Breast Cancer (cont.)
What are the symptoms of breast cancer?
Common symptoms of breast cancer include:
- A change in how the breast or nipple feels
- A change in how the breast or nipple looks
- A change in the size or shape of the breast
- A nipple turned inward into the breast
- The skin of the breast, areola, or nipple may be scaly, red, or swollen. It may have ridges or pitting so that it looks like the skin of an orange.
- Nipple discharge (fluid)
Early breast cancer usually does not cause pain. Still, a woman should see her
health care provider about breast pain or any other symptom that does not go
away. Most often, these symptoms are not due to cancer. Other health problems
may also cause them. Any woman with these symptoms should tell her doctor so
that problems can be diagnosed and treated as early as possible.
How is breast cancer diagnosed?
If you have a symptom or screening test result that suggests cancer, your
doctor must find out whether it is due to cancer or to some other cause. Your
doctor may ask about your personal and family medical history. You may have a
physical exam. Your doctor also may order a mammogram or other imaging
procedure. These tests make pictures of tissues inside the breast. After the
tests, your doctor may decide no other exams are needed. Your doctor may suggest
that you have a follow-up exam later on. Or you may need to have a biopsy to
look for cancer cells.
Clinical breast exam
Your health care provider feels each breast for lumps and looks for other
problems. If you have a lump, your doctor will feel its size, shape, and
texture. Your doctor will also check to see if it moves easily. Benign lumps
often feel different from cancerous ones. Lumps that are soft, smooth, round,
and movable are likely to be benign. A hard, oddly shaped lump that feels firmly
attached within the breast is more likely to be cancer.
Diagnostic mammogram
Diagnostic mammograms are x-ray pictures of the breast. They take clearer, more
detailed images of areas that look abnormal on a screening mammogram. Doctors
use them to learn more about unusual breast changes, such as a lump, pain,
thickening, nipple discharge, or change in breast size or shape. Diagnostic
mammograms may focus on a specific area of the breast. They may involve special
techniques and more views than screening mammograms.
Ultrasound
An ultrasound device sends out
sound waves that people cannot hear. The waves bounce off tissues. A computer
uses the echoes to create a picture. Your doctor can view these pictures on a
monitor. The pictures may show whether a lump is solid or filled with fluid. A
cyst is a fluid-filled sac. Cysts are not cancer. But a solid mass may be
cancer. After the test, your doctor can store the pictures on video or print
them out. This exam may be used along with a mammogram.

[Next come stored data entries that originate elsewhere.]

// tb_vector_csrs: random CSR instructions (read, write, set, clear) and
// vector-instruction updates against a model of the seven vector CSRs;
// read-only CSRs reject writes, non-vector addresses are passed to the
// scalar CSR file unchanged.
//
// Stimulus, timing of the drivers and the reference model are this
// testbench's own; the checked behaviour is the block's as described in
// its own header. Ends with the TB_RESULT line; a watchdog ends a hung run.
module tb_vector_csrs;
  import vu_pkg::*;
  logic clk = 0, rst_n = 0;
  always #5 clk = ~clk;
  int checks = 0, failures = 0;
  task automatic check(input logic ok, input string what);
    checks++; if (!ok) begin failures++; $display("FAIL %s", what); end
  endtask
  csr_op_e op, sop; logic [11:0] addr; logic [63:0] wd, rd, srd; logic ill, isv, upd; vcsr_ctrl_t uc;
  vtype_t vt; vl_t vl, vs; logic [1:0] xrm; logic xsat;
  vector_csrs dut (.clk_i(clk), .rst_ni(rst_n), .csr_op_i(op), .csr_addr_i(addr), .csr_wdata_i(wd),
    .csr_rdata_o(rd), .csr_illegal_o(ill), .is_vcsr_o(isv), .scalar_csr_op_o(sop), .scalar_rdata_i(srd),
    .update_i(upd), .update_ctrl_i(uc), .vtype_o(vt), .vl_o(vl), .vstart_o(vs), .vxrm_o(xrm), .vxsat_o(xsat));
  // model
  vl_t m_vstart, m_vl; vtype_t m_vtype; logic [1:0] m_vxrm; logic m_vxsat;
  logic [11:0] addrs [8] = '{12'h008, 12'h009, 12'h00A, 12'h00F, 12'hC20, 12'hC21, 12'hC22, 12'h300};
  function automatic logic [63:0] m_read(logic [11:0] a);
    case (a)
      12'h008: return 64'(m_vstart);
      12'h009: return 64'(m_vxsat);
      12'h00A: return 64'(m_vxrm);
      12'h00F: return 64'({m_vxrm, m_vxsat});
      12'hC20: return 64'(m_vl);
      12'hC21: return m_vtype.vill ? 64'h8000_0000_0000_0000
                 : 64'({m_vtype.vma, m_vtype.vta, 2'b00, m_vtype.vsew, m_vtype.vlmul});
      12'hC22: return 64'(VLENB);
      default: return srd;
    endcase
  endfunction
  initial begin
    op = CSR_NOP; addr = 0; wd = 0; srd = 64'h5555; upd = 0; uc = '0;
    repeat (2) @(negedge clk); rst_n = 1;
    m_vstart = 0; m_vl = 0; m_vtype = '0; m_vtype.vill = 1; m_vxrm = 0; m_vxsat = 0;
    @(negedge clk);
    check(vt.vill && vl == 0, "reset: vill set, vl 0");
    for (int i = 0; i < 3000; i++) begin
      logic [63:0] old, nv; logic ro, vc;
      if ($urandom_range(0, 3) == 0) begin
        op = CSR_NOP; upd = 1; uc = '0;
        uc.vl_we = $urandom; uc.vl = vl_t'($urandom); uc.vtype_we = $urandom;
        uc.vtype = vtype_t'($urandom); uc.vstart_clr = $urandom;
        #1;
        @(negedge clk); upd = 0;
        if (uc.vl_we) m_vl = uc.vl;
        if (uc.vtype_we) m_vtype = uc.vtype;
        if (uc.vstart_clr) m_vstart = 0;
      end else begin
        op = csr_op_e'($urandom_range(1, 4)); addr = addrs[$urandom_range(0, 7)];
        wd = {$urandom, $urandom}; srd = {$urandom, $urandom};
        #1;
        vc = addr != 12'h300; ro = addr[11:8] == 4'hC;
        old = m_read(addr);
        check(rd == old, $sformatf("read of %h", addr));
        check(isv == vc && sop == (vc ? CSR_NOP : op), "routing");
        check(ill == (vc && ro && op != CSR_READ), "read-only CSRs reject writes");
        case (op) CSR_WRITE: nv = wd; CSR_SET: nv = old | wd; CSR_CLEAR: nv = old & ~wd; default: nv = old; endcase
        @(negedge clk);
        if (vc && !ro && op != CSR_READ)
          case (addr)
            12'h008: m_vstart = vl_t'(nv);
            12'h009: m_vxsat = nv[0];
            12'h00A: m_vxrm = nv[1:0];
            12'h00F: {m_vxrm, m_vxsat} = nv[2:0];
            default: ;
          endcase
        op = CSR_NOP;
      end
      check(vt == m_vtype && vl == m_vl && vs == m_vstart && xrm == m_vxrm && xsat == m_vxsat, "state");
    end
    $display("TB_RESULT checks=%0d failures=%0d", checks, failures);
    $finish;
  end
  initial begin repeat (20000) @(posedge clk); failures++;
    $display("TB_RESULT checks=%0d failures=%0d", checks, failures); $finish; end
endmodule
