// vector_decoder: full decoding of a raw vector instruction (OP-V opcode).
//
// Combinational. Extracts the operation, the operand form (.vv, .vx, .vi),
// the vector register fields, the functional unit, the scalar operand
// (rs1 value or sign-extended 5-bit immediate) and the new vtype of
// vsetvli/vsetvl, and attaches the current SEW, LMUL and vl from the vector
// CSRs. Anything not supported is flagged illegal: opcodes other than OP-V,
// unknown funct6/funct3 combinations, masked forms (vm = 0), and any
// non-configuration instruction while vtype.vill is set.
// Supported: vadd, vsub, vrsub, vand, vor, vxor, vsll, vsrl, vsra, vminu,
// vmin, vmaxu, vmax, vmv.v.{v,x,i}, vmv.x.s (ALU); vmul, vmulh, vmulhu
// (multiplier); vsetvli, vsetvl. Encodings are those of the RISC-V V draft
// v0.9; the subset is this design's choice.
//
// Lint reports vtype bits as unused: the decoder needs SEW, LMUL and vill,
// not the tail/mask agnostic flags.
//
// Full decoding in the sequencer follows the source; the legality rules
// for masked forms and vill are this design's.
module vector_decoder
  import vu_pkg::*;
(
  input  logic [31:0]     instr_i,
  input  logic [XLEN-1:0] scalar_a_i,
  input  logic [XLEN-1:0] scalar_b_i,
  input  trans_id_t       trans_id_i,
  input  vtype_t          vtype_i,
  input  vl_t             vl_i,
  output decoded_t        dec_o
);

  localparam logic [6:0] OPC_OPV = 7'b1010111;

  logic [6:0] opcode;
  logic [2:0] funct3;
  logic [5:0] funct6;
  logic       vm;

  assign opcode = instr_i[6:0];
  assign funct3 = instr_i[14:12];
  assign funct6 = instr_i[31:26];
  assign vm     = instr_i[25];

  always_comb begin
    dec_o               = '0;
    dec_o.illegal       = 1'b1;
    dec_o.fu            = FU_ALU;
    dec_o.op            = VADD;
    dec_o.vd            = instr_i[11:7];
    dec_o.vs1           = instr_i[19:15];
    dec_o.vs2           = instr_i[24:20];
    dec_o.rs1_is_x0     = instr_i[19:15] == 5'd0;
    dec_o.rd_is_x0      = instr_i[11:7] == 5'd0;
    dec_o.writes_vd     = 1'b1;
    dec_o.scalar        = scalar_a_i;
    dec_o.scalar_b      = scalar_b_i;
    dec_o.sew           = vtype_i.vsew;
    dec_o.lmul          = vtype_i.vlmul;
    dec_o.vl            = vl_i;
    dec_o.trans_id      = trans_id_i;
    dec_o.instr         = instr_i;
    dec_o.new_vtype     = vtype_from_raw(XLEN'(instr_i[30:20]));

    if (opcode == OPC_OPV) begin
      unique case (funct3)
        3'b111: begin // OPCFG
          dec_o.is_cfg    = 1'b1;
          dec_o.writes_vd = 1'b0;
          if (!instr_i[31]) begin
            dec_o.op      = VSETVLI;
            dec_o.illegal = 1'b0;
          end else if (instr_i[31:25] == 7'b1000000) begin
            dec_o.op        = VSETVL;
            dec_o.new_vtype = vtype_from_raw(scalar_b_i);
            dec_o.illegal   = 1'b0;
          end
        end
        3'b000, 3'b100, 3'b011: begin // OPIVV, OPIVX, OPIVI
          dec_o.src    = (funct3 == 3'b000) ? SRC_VV : (funct3 == 3'b100) ? SRC_VX : SRC_VI;
          if (funct3 == 3'b011) dec_o.scalar = XLEN'($signed(instr_i[19:15]));
          dec_o.illegal = 1'b0;
          unique case (funct6)
            6'b000000: dec_o.op = VADD;
            6'b000010: begin dec_o.op = VSUB;  dec_o.illegal = funct3 == 3'b011; end
            6'b000011: begin dec_o.op = VRSUB; dec_o.illegal = funct3 == 3'b000; end
            6'b000100: begin dec_o.op = VMINU; dec_o.illegal = funct3 == 3'b011; end
            6'b000101: begin dec_o.op = VMIN;  dec_o.illegal = funct3 == 3'b011; end
            6'b000110: begin dec_o.op = VMAXU; dec_o.illegal = funct3 == 3'b011; end
            6'b000111: begin dec_o.op = VMAX;  dec_o.illegal = funct3 == 3'b011; end
            6'b001001: dec_o.op = VAND;
            6'b001010: dec_o.op = VOR;
            6'b001011: dec_o.op = VXOR;
            6'b100101: dec_o.op = VSLL;
            6'b101000: dec_o.op = VSRL;
            6'b101001: dec_o.op = VSRA;
            6'b010111: begin dec_o.op = VMV; dec_o.illegal = instr_i[24:20] != 5'd0; end
            default:   dec_o.illegal = 1'b1;
          endcase
        end
        3'b010, 3'b110: begin // OPMVV, OPMVX
          dec_o.src     = (funct3 == 3'b010) ? SRC_VV : SRC_VX;
          dec_o.fu      = FU_MUL;
          dec_o.illegal = 1'b0;
          unique case (funct6)
            6'b100101: dec_o.op = VMUL;
            6'b100111: dec_o.op = VMULH;
            6'b100100: dec_o.op = VMULHU;
            6'b010000: begin // VWXUNARY0: vmv.x.s
              dec_o.op            = VMVXS;
              dec_o.fu            = FU_ALU;
              dec_o.writes_vd     = 1'b0;
              dec_o.writes_scalar = 1'b1;
              dec_o.illegal       = (funct3 != 3'b010) || (instr_i[19:15] != 5'd0);
            end
            default:   dec_o.illegal = 1'b1;
          endcase
        end
        default: dec_o.illegal = 1'b1;
      endcase
      // masking is not supported, and vill blocks everything but vset{i}vl
      if (!dec_o.is_cfg && (!vm || vtype_i.vill)) dec_o.illegal = 1'b1;
    end
  end

endmodule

Magnetic resonance imaging
Magnetic resonance imaging (MRI) uses a powerful magnet linked to a computer. MRI makes detailed pictures of breast tissue. Your doctor can view these pictures on a monitor or print them on film. MRI may be used along with a mammogram.
Biopsy
Your doctor may refer you to a surgeon or breast disease specialist for a biopsy. Fluid or tissue is removed from your breast to help find out if there is cancer.
Some suspicious areas can be seen on a mammogram but cannot be felt during a clinical breast exam. Doctors can use imaging procedures to help see the area and remove tissue. Such procedures include ultrasound-guided, needle-localized, or stereotactic biopsy.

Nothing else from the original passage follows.